Many thanks for your comments, we have responded to them inset below.
### A few comments:
> Some clearer statement early on would help to clarify for readers
> what types of data this works with. I know that the authors indicate
> that the example they use is 10-plex TMT and that it can be used
> with label-free or other labels, but that is not what I am referring
> to. Rather, structure of the experiment. That is, that one needs
> systematic quantitative data on all the different relevant fractions
> from a cell, as opposed to someone who perhaps did a differential
> centrifugation experiment to isolate a couple fractions and then
> wants to apply this (my understanding is that this latter example
> would not be usable).
From a purely technical point of view, we need a data matrix with
features (typically proteins or protein groups) along the rows and
sub-cellular fractions along the columns. Given the requirement for
complete (or near-complete) quantitative vectors along all fractions
to assure best results, a data set that would only contain one
quantitation value per fraction would not work.

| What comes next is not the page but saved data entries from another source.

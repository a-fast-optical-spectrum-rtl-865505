// tb_mcbsp_rx -- self-checking test of the serial command receiver.
//
// Sends 200 random 16-bit words in the serial frame format (frame sync, one
// bit clock of delay, 16 bits MSB first; data changes on the falling edge of
// the bit clock) with random idle gaps, and checks after each that word_o
// holds the word and word_tgl has flipped exactly once. It also checks the
// reset word, and that a frame sync in the middle of a word discards the
// partial word and receives the following one.
module tb_mcbsp_rx;
  localparam int W = 16;
  int checks = 0, failures = 0;

  logic clkr = 1'b0, rst_n = 1'b1, fsr = 1'b0, dr = 1'b0;
  logic [W-1:0] word_o;
  logic word_tgl;

  mcbsp_rx dut (.clkr(clkr), .rst_n(rst_n), .fsr(fsr), .dr(dr),
                .word_o(word_o), .word_tgl(word_tgl));

  always #50 clkr = ~clkr;

  task automatic check(input bit ok, input string msg);
    checks++;
    if (!ok) begin failures++; $display("FAIL: %s", msg); end
  endtask

  task automatic send(input logic [W-1:0] w, input int nbits);
    @(negedge clkr) fsr = 1'b1;
    @(negedge clkr) fsr = 1'b0;
    for (int i = W - 1; i >= W - nbits; i--) begin
      dr = w[i];
      @(negedge clkr);
    end
    dr = 1'b0;
  endtask

  initial #1 rst_n = 1'b0;   // reset edge after time 0

  initial begin
    logic t0;
    logic [W-1:0] w;
    repeat (3) @(negedge clkr);
    check(word_o == 16'd4182 && word_tgl == 1'b0, "reset word");
    rst_n = 1'b1;
    for (int n = 0; n < 200; n++) begin
      w  = W'($urandom);
      t0 = word_tgl;
      send(w, W);
      check(word_o == w, $sformatf("word %0d: got %h expected %h", n, word_o, w));
      check(word_tgl != t0, $sformatf("word %0d: toggle", n));
      repeat ($urandom_range(0, 5)) @(negedge clkr);
    end
    // aborted frame: 7 bits, then a complete word
    t0 = word_tgl;
    send(16'hA5A5, 7);
    check(word_tgl == t0, "partial word not delivered");
    send(16'h1234, W);
    check(word_o == 16'h1234 && word_tgl != t0, "word after restart");
    $display("TB_RESULT checks=%0d failures=%0d", checks, failures);
    $finish;
  end

  initial begin
    repeat (10000) @(posedge clkr);
    failures++;
    $display("FAIL: watchdog");
    $display("TB_RESULT checks=%0d failures=%0d", checks, failures);
    $finish;
  end
endmodule
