// eigen_top_n4_tb: the eigen system at a size other than the default, a
// 4 x 4 array (N = 4, 6 Givens cells) with 24 QR iterations.  Random
// general matrices A = V D V^-1 with eigenvalues 6, -3, 1.5, 0.5 are
// loaded; the diagonal of the final A must hold the eigenvalues in order of
// decreasing magnitude, every column x of X must satisfy A x = lambda x to
// within a small residual, and qr_done must come exactly
// QR_ITERS * 3 * (3N-2) * TICK_CLKS clocks after start.  The PE pins are
// held idle (reset, test low).
module eigen_top_n4_tb;
  localparam int N = 4, W = 32, QR_ITERS = 24, TICK_CLKS = 36, IXW = 2;
  localparam real DS = 1048576.0;

  logic clk = 1'b0, rst_n = 1'b0;
  logic a_we = 1'b0, start = 1'b0, busy, qr_done, done;
  logic [IXW-1:0] a_row = '0, a_col = '0, rd_row = '0, rd_col = '0;
  logic [2:0] rd_sel = '0;
  logic signed [W-1:0] a_data = '0, rd_data;
  logic [15:0] pe_pio_o;
  logic        pe_pio_oe;
  logic [11:0] pe_sio_o, pe_sio_oe;
  int checks = 0, failures = 0, n_runs = 0;

  eigen_top #(.N(N), .QR_ITERS(QR_ITERS), .TICK_CLKS(TICK_CLKS)) dut (
    .clk(clk), .rst_n(rst_n), .a_we(a_we), .a_row(a_row), .a_col(a_col),
    .a_data(a_data), .start(start), .busy(busy), .qr_done(qr_done), .done(done),
    .rd_sel(rd_sel), .rd_row(rd_row), .rd_col(rd_col), .rd_data(rd_data),
    .pe_reset(1'b1), .pe_sck(clk), .pe_clock(clk), .pe_test(1'b0),
    .pe_address(3'b0), .pe_control(10'b0), .pe_pio_i(16'b0),
    .pe_pio_o(pe_pio_o), .pe_pio_oe(pe_pio_oe), .pe_sio_i(12'b0),
    .pe_sio_o(pe_sio_o), .pe_sio_oe(pe_sio_oe)
  );

  always #5 clk = ~clk;

  initial begin : watchdog
    repeat (200000) @(posedge clk);
    failures++;
    $display("TB_RESULT checks=%0d failures=%0d", checks, failures);
    $finish;
  end

  task automatic check(string what, real got, real exp, real tol);
    checks++;
    if ((got - exp) > tol || (exp - got) > tol) begin
      failures++;
      $display("FAIL %s: got %f expected %f", what, got, exp);
    end
  endtask

  function automatic real rnd(real lo, real hi);
    return lo + (hi - lo) * (real'($urandom_range(0, 1000000)) / 1000000.0);
  endfunction

  real am [N][N], v [N][N], vi [N][N], lam [N], xm [N][N], diag [N];

  // vi = inverse of v (Gauss-Jordan, V is diagonally dominant here)
  task automatic invert();
    real m [N][2*N];
    real f;
    for (int i = 0; i < N; i++)
      for (int j = 0; j < 2 * N; j++)
        m[i][j] = (j < N) ? v[i][j] : ((j - N == i) ? 1.0 : 0.0);
    for (int c = 0; c < N; c++) begin
      f = m[c][c];
      for (int j = 0; j < 2 * N; j++) m[c][j] /= f;
      for (int r = 0; r < N; r++)
        if (r != c) begin
          f = m[r][c];
          for (int j = 0; j < 2 * N; j++) m[r][j] -= f * m[c][j];
        end
    end
    for (int i = 0; i < N; i++)
      for (int j = 0; j < N; j++) vi[i][j] = m[i][j + N];
  endtask

  task automatic rd(input int sel, input int r, input int c, output real val);
    rd_sel = 3'(sel); rd_row = IXW'(r); rd_col = IXW'(c);
    #1;
    val = real'(rd_data) / DS;
  endtask

  initial begin
    int cyc;
    repeat (3) @(negedge clk);
    rst_n = 1'b1;
    for (int rep = 0; rep < 3; rep++) begin
      lam = '{6.0, -3.0, 1.5, 0.5};
      for (int i = 0; i < N; i++)
        for (int j = 0; j < N; j++) v[i][j] = ((i == j) ? 1.0 : 0.0) + rnd(-0.3, 0.3);
      invert();
      for (int i = 0; i < N; i++)
        for (int j = 0; j < N; j++) begin
          am[i][j] = 0.0;
          for (int k = 0; k < N; k++) am[i][j] += v[i][k] * lam[k] * vi[k][j];
        end
      for (int i = 0; i < N; i++)
        for (int j = 0; j < N; j++) begin
          @(negedge clk);
          a_we = 1'b1; a_row = IXW'(i); a_col = IXW'(j);
          a_data = W'($rtoi(am[i][j] * DS));
        end
      @(negedge clk);
      a_we = 1'b0;
      start = 1'b1;
      @(posedge clk);
      #1 start = 1'b0;
      cyc = 0;
      while (!qr_done) begin
        @(posedge clk);
        #1 cyc++;
      end
      checks++;
      if (cyc != QR_ITERS * 3 * (3 * N - 2) * TICK_CLKS) begin
        failures++;
        $display("FAIL QR phase took %0d clocks", cyc);
      end
      while (!done) @(posedge clk);
      @(negedge clk);
      for (int i = 0; i < N; i++) begin
        rd(0, i, i, diag[i]);
        check($sformatf("lambda %0d", i), diag[i], lam[i], 2e-3);
      end
      for (int j = 0; j < N; j++) begin
        real nx, nr;
        for (int i = 0; i < N; i++) rd(4, i, j, xm[i][j]);
        nx = 0.0; nr = 0.0;
        for (int i = 0; i < N; i++) begin
          real s;
          s = 0.0;
          for (int k = 0; k < N; k++) s += am[i][k] * xm[k][j];
          s -= diag[j] * xm[i][j];
          nr += s * s;
          nx += xm[i][j] * xm[i][j];
        end
        checks++;
        if (nx < 0.01 || $sqrt(nr) > 0.035 * $sqrt(nx)) begin
          failures++;
          $display("FAIL eigenvector %0d: |x| = %f, |Ax - lx| = %f", j, $sqrt(nx), $sqrt(nr));
        end
      end
      n_runs++;
    end
    checks++;
    if (n_runs != 3) failures++;
    $display("TB_RESULT checks=%0d failures=%0d", checks, failures);
    $finish;
  end
endmodule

However, separation
using differential centrifugation, or any separation that generates
organelle-specific separation profiles is a good fit for pRoloc. For
instance, the type of data generated by methods such as described in
Itzhak et al. (2016)[^1] are well fitted for our software:
```{r plot2d, message = FALSE, fig.width = 6, fig.height = 6}
library(pRoloc)
library(pRolocdata)
data(itzhak2016stcSILAC)
## 6 combined replicates of 5 fractions each
dim(itzhak2016stcSILAC)
plot2D(itzhak2016stcSILAC)
addLegend(itzhak2016stcSILAC, where = "topright", cex = .7)
```
[^1]: Itzhak DN, Tyanova S, Cox J, Borner GH. Global, quantitative and dynamic mapping of protein subcellular localization. Elife. 2016 Jun 9;5. pii: e16950. doi: 10.7554/eLife.16950. PubMed PMID: 27278775; PubMed Central PMCID: PMC4959882.
If there were only very few fractions (say cytosol, nucleus and plasma
membrane), the infrastructure could still be used, although for less
benefits.
> How do the authors recommend collapsing replicates? This could be
> covered in the section dedicated to the Compare function. Two
> replicates will (almost) never agree 100% so how are discrepancies
> handled?
Currently, we recommend to visualise different replicates on their
own, to confirm that they are of sufficient quality, and then combine
them, retaining the proteins that have been quantified over all
replicatedd experiments. This allows to obtain localisation
information over all replicated data. We however do not explicitly
assess the variability using this approach. This could be done by
analysing replicated independently and then compare the coherence of
the classification results. Proteins that are only observed in some
replicates could be rescued by repeating the analysis using only the
relevant (possibly unique) replicate(s).